Um unseren Kindern den Umgang mit Grenzen beizubringen, helfen wir ihnen also nicht unbedingt, indem wir ihnen möglichst viele Grenzen setzen, sondern indem wir ihnen den Umgang mit Grenzen vorleben. Wenn ich möchte, dass meine Kinder sich an unsere Grenzen halten dann lernen sie es am besten, indem ich mich an Grenzen halte.
Dafür brauchen wir nur zwei Kompetenzen:
1. Ich muss meine eigenen Grenzen wahrnehmen können
2. Ich muss die Grenzen meiner Umgebung wahrnehmen können

Wie setzt du für dich Grenzen?

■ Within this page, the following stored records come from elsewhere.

// tb_image_48x48: the filter evaluation picture, a 48x48 grayscale image,
// run through the whole pipeline (memory read, filter, FIFO, video RAM) on a
// 48x48 screen, once with the blur build and once with the emboss build.
// Every output pixel is checked against the reference filters. It also
// checks what the filters should do to a picture: the blur keeps the mean
// brightness (within the loss of truncation and the start-up ramp) and
// keeps R = G = B, and the emboss turns the flat background to mid grey.
module tb_image_48x48;
  import photoshop_pkg::*;

  localparam int W = 48, H = 48;

  logic clk = 0, rst = 1;
  int checks = 0, failures = 0;

  always #5 clk = ~clk;

  initial begin
    #5000000;
    failures++;
    $display("watchdog expired");
    $display("TB_RESULT checks=%0d failures=%0d", checks, failures);
    $finish;
  end

  int   e_checks [2], e_fail [2], e_writes [2], e_sum [2];
  logic e_done [2];
  bmp_pixel_t last_px [2];
  int   gray_ok [2], bg_grey [2];

  for (genvar m = 0; m < 2; m++) begin : g_mode
    localparam filter_mode_e MODE = (m == 0) ? FILT_BLUR : FILT_EMBOSS;
    logic [18:0] zbt_addr, vram_addr;
    logic        zbt_rd_en, user_access_ok, vram_we, last_data, rewind, frame_done;
    bmp_pixel_t  zbt_rdata, vram_wdata;

    displaypattern #(.FILTER(MODE), .H(W), .V(H), .NUM_PIXELS(W * H)) dut (.*);

    dp_env #(.MODE(MODE), .FRAME(W * H), .NUM(W * H), .PICTURE(1), .PIC_W(W), .PIC_H(H)) env (
      .clk, .rst, .zbt_addr, .zbt_rd_en, .zbt_rdata, .user_access_ok,
      .vram_we, .vram_addr, .vram_wdata, .last_data,
      .done(e_done[m]), .checks(e_checks[m]), .failures(e_fail[m]),
      .writes(e_writes[m]), .out_sum(e_sum[m]));

    initial begin gray_ok[m] = 1; bg_grey[m] = 0; end
    always @(posedge clk) if (vram_we) begin
      if (vram_wdata.r != vram_wdata.g || vram_wdata.g != vram_wdata.b) gray_ok[m] = 0;
      // first row lies on the flat background, after the start-up pixels
      if (vram_addr > 19'd10 && vram_addr < 19'(W) && vram_wdata.r == 8'd128) bg_grey[m]++;
    end
  end

  task automatic chk(input bit ok, input string what);
    checks++;
    if (!ok) begin failures++; $display("FAIL %s", what); end
  endtask

  initial begin
    int in_sum = 0;
    for (int a = 0; a < W * H; a++) in_sum += int'(tb_ref_pkg::gray_disc_word(a, W, H) & 32'hFF);
    repeat (3) @(posedge clk);
    @(negedge clk) rst = 0;
    wait (e_done[0] && e_done[1]);
    for (int m = 0; m < 2; m++) begin
      checks += e_checks[m];
      failures += e_fail[m];
      chk(e_writes[m] == W * H, "all pixels written");
      chk(gray_ok[m] == 1, "grayscale stays grayscale");
    end
    // blur: mean within 2 grey levels per pixel of the input mean
    chk(e_sum[0] <= in_sum && e_sum[0] >= in_sum - 2 * W * H, "blur keeps brightness");
    chk(bg_grey[1] > 0, "emboss flat background is mid grey");
    $display("input mean %0d.%02d, blurred mean %0d.%02d, emboss grey background pixels %0d",
             in_sum / (W * H), (in_sum * 100 / (W * H)) % 100,
             e_sum[0] / (W * H), (e_sum[0] * 100 / (W * H)) % 100, bg_grey[1]);
    $display("TB_RESULT checks=%0d failures=%0d", checks, failures);
    $finish;
  end
endmodule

Merkst du, wann und wo Grenzen für dich notwendig sind? Gehst du schlafen wenn du müde bist? Hörst du auf zu essen, wenn du satt bist? Sagst du Termine oder Anfragen ab, wenn dein Terminkalender überfüllt ist?
Wie reagierst du auf die Grenzen anderer? Respektierst du den Wunsch eines Freundes, ein Treffen abzusagen, weil er Ruhe braucht? Nimmst du die Grenze deines Kindes ernst, dass es nicht auf dem Schoß von Oma sitzen möchte?

Die Hunde aus der Geschichte am Anfang gibt es wirklich. Der Mann, der sie erzählte, war der junge Mann aus der Geschichte. Er hatte eines Tages eine Erkenntnis: Diese Hunde waren körperlich dafür ausgestattet weite Entfernung zu rennen und Schafe zu hüten. Sie waren nicht für die Begrenzungen gemacht, in denen sie leben mussten. Das machte sie zu unerträglichen Hunden.

Kinder brauchen keine Grenzen. Kinder haben Grenzen. Ganz von alleine.